What is it like to understand advanced mathematics? - vinchuco
https://www.quora.com/What-is-it-like-to-understand-advanced-mathematics-Does-it-feel-analogous-to-having-mastery-of-another-language-like-in-programming-or-linguistics/answers/873950?share=1
======
jzl
There are many wonderful passages in the book "Genius" by James Gleick that
describe Richard Feynman's deep intuitive understanding of calculus. He also
talks about it a bit in his own works such as Surely You're Joking Mr.
Feynman. Highly recommend if you want to see lots of interesting answers to
this question. His key approach was that he always wanted to understand things
based on "first principles". So he would usually take on a new mathematical
frameworks by breaking them down and re-deriving them on his own from scratch.

Reminds me of how Ben Franklin taught himself to write by reading famous
passages and then attempting to write them from memory, comparing his version
to the original version afterward and seeing what he did differently and why.

------
paultopia
Interestingly, this reads like the experience of expert knowledge in almost
anything.

Like, I have expert knowledge in law, and I'm working toward at least more
advanced (though far far from expert) knowledge in coding-things, and it very
nicely matches how I interact with legal problems and can dimly see glimmers
off at the end of a long tunnel in coding problems.

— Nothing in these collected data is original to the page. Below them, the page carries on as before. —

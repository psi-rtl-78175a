// tb_conn_cam: fills the CAM with random keys, then looks up stored keys,
// random keys and the keys of freed entries (which must miss), comparing against an array model.
module tb_conn_cam;
  localparam int N = 8, KEY_W = 112, IDX_W = 8;
  int checks = 0, failures = 0;
  logic clk = 0, rst_n = 0;
  logic wr, wr_valid, hit;
  logic [IDX_W-1:0] wr_idx, idx;
  logic [KEY_W-1:0] wr_key, key;
  logic [KEY_W-1:0] m_key [N];
  logic m_valid [N];
  logic m_written [N];
  int n_hit = 0, n_miss = 0;

  conn_cam #(.N(N), .KEY_W(KEY_W), .IDX_W(IDX_W)) dut (.clk, .rst_n, .wr_i(wr),
    .wr_idx_i(wr_idx), .wr_key_i(wr_key), .wr_valid_i(wr_valid), .key_i(key), .hit_o(hit),
    .idx_o(idx));

  always #5 clk = ~clk;

  initial begin
    repeat (20000) @(posedge clk);
    failures++;
    $display("TB_RESULT checks=%0d failures=%0d", checks, failures);
    $finish;
  end

  function automatic logic [KEY_W-1:0] rkey();
    return {$urandom, $urandom, $urandom, $urandom};
  endfunction

  initial begin
    int e;
    wr = 0; wr_valid = 0; wr_idx = '0; wr_key = '0; key = '0;
    for (int i = 0; i < N; i++) begin m_valid[i] = 0; m_written[i] = 0; end
    repeat (2) @(posedge clk);
    @(negedge clk) rst_n = 1;
    key = rkey();
    #1;
    checks++;
    if (hit) begin failures++; $display("FAIL hit after reset"); end
    for (int n = 0; n < 2000; n++) begin
      @(negedge clk);
      wr = ($urandom_range(0, 3) == 0);
      wr_idx = IDX_W'($urandom_range(0, N - 1));
      wr_valid = ($urandom_range(0, 4) != 0);
      wr_key = rkey();
      e = $urandom_range(0, N - 1);
      key = (m_written[e] && $urandom_range(0, 3) != 0) ? m_key[e] : rkey();   // includes freed entries
      #1;
      begin
        int exp_idx;
        exp_idx = -1;
        for (int i = N - 1; i >= 0; i--) if (m_valid[i] && m_key[i] == key) exp_idx = i;
        checks++;
        if (hit !== (exp_idx >= 0) || (exp_idx >= 0 && idx !== IDX_W'(exp_idx))) begin
          failures++;
          $display("FAIL n=%0d hit=%b idx=%0d exp=%0d", n, hit, idx, exp_idx);
        end
        if (exp_idx >= 0) n_hit++; else n_miss++;
      end
      @(posedge clk);
      if (wr) begin m_valid[wr_idx] = wr_valid; m_key[wr_idx] = wr_key; m_written[wr_idx] = 1; end
    end
    checks++;
    if (n_hit == 0 || n_miss == 0) failures++;
    $display("hits=%0d misses=%0d", n_hit, n_miss);
    $display("TB_RESULT checks=%0d failures=%0d", checks, failures);
    $finish;
  end
endmodule
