// cp_comb_logic: event selection in front of the state transition machine.
//
// The connection processor's state transition machine takes one event per
// cycle. This logic decides which: an event written by the header processor
// over the bus (ext_valid_i) always goes first; otherwise the lowest-numbered
// timer with a pending time-out is presented as EV_TIMER and acknowledged
// (ack_o) so that the timer drops it. Nothing is presented while enable_i is
// low (the connection processor cannot take an event). The pointer and
// parameters of a bus event pass with it; a time-out carries the parameters
// of the last accepted event (par_last_i), with N(S) holding the timer index.
// The priority order is this design's choice.
//
// Purely combinational.
module cp_comb_logic
  import psi_pkg::*;
#(
  parameter int NT = 3
) (
  input  logic              enable_i,
  input  logic              ext_valid_i,
  input  psi_event_e        ext_ev_i,
  input  psi_params_t       ext_par_i,
  input  logic [PTR_W-1:0]  ext_ptr_i,
  input  logic [NT-1:0]     tmr_pending_i,
  input  psi_params_t       par_last_i,
  input  logic [PTR_W-1:0]  ptr_last_i,
  output logic              ev_valid_o,
  output psi_event_e        ev_o,
  output psi_params_t       par_o,
  output logic [PTR_W-1:0]  ptr_o,
  output logic [NT-1:0]     ack_o
);
  always_comb begin
    ev_valid_o = 1'b0;
    ev_o       = EV_NONE;
    par_o      = ext_par_i;
    ptr_o      = ext_ptr_i;
    ack_o      = '0;
    if (enable_i) begin
      if (ext_valid_i) begin
        ev_valid_o = 1'b1;
        ev_o       = ext_ev_i;
      end else begin
        for (int i = NT - 1; i >= 0; i--) begin
          if (tmr_pending_i[i]) begin
            ack_o  = NT'(1) << i;
            par_o  = par_last_i;
            par_o.ns = SEQ_W'(i);
            ptr_o  = ptr_last_i;
          end
        end
        if (|tmr_pending_i) begin
          ev_valid_o = 1'b1;
          ev_o       = EV_TIMER;
        end
      end
    end
  end
endmodule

But at the same time, it's inspiring as all hell, because mathematics from the
outside doesn't seem like the kind of thing that could ever produce the same
satisfying and effective experiences of cognition.

------
swayvil
It's like being really good at a video game that only you and maybe 2 other
guys play.

You talk about the dungeons, monsters, level-bosses, etc but nobody can
relate.

------
nopinsight
I somehow feel like this is written by Terence Tao, based on the quality,
style, and length that are similar to what's on his blog. Anyone else shares
the feeling or has a different guess?

Edit: In a later part, the answer says "Terence Tao is very eloquent about
this here: ..." so likely not (based on factors like typical personality of a
mathematician, but I could be wrong since I don't know him personally).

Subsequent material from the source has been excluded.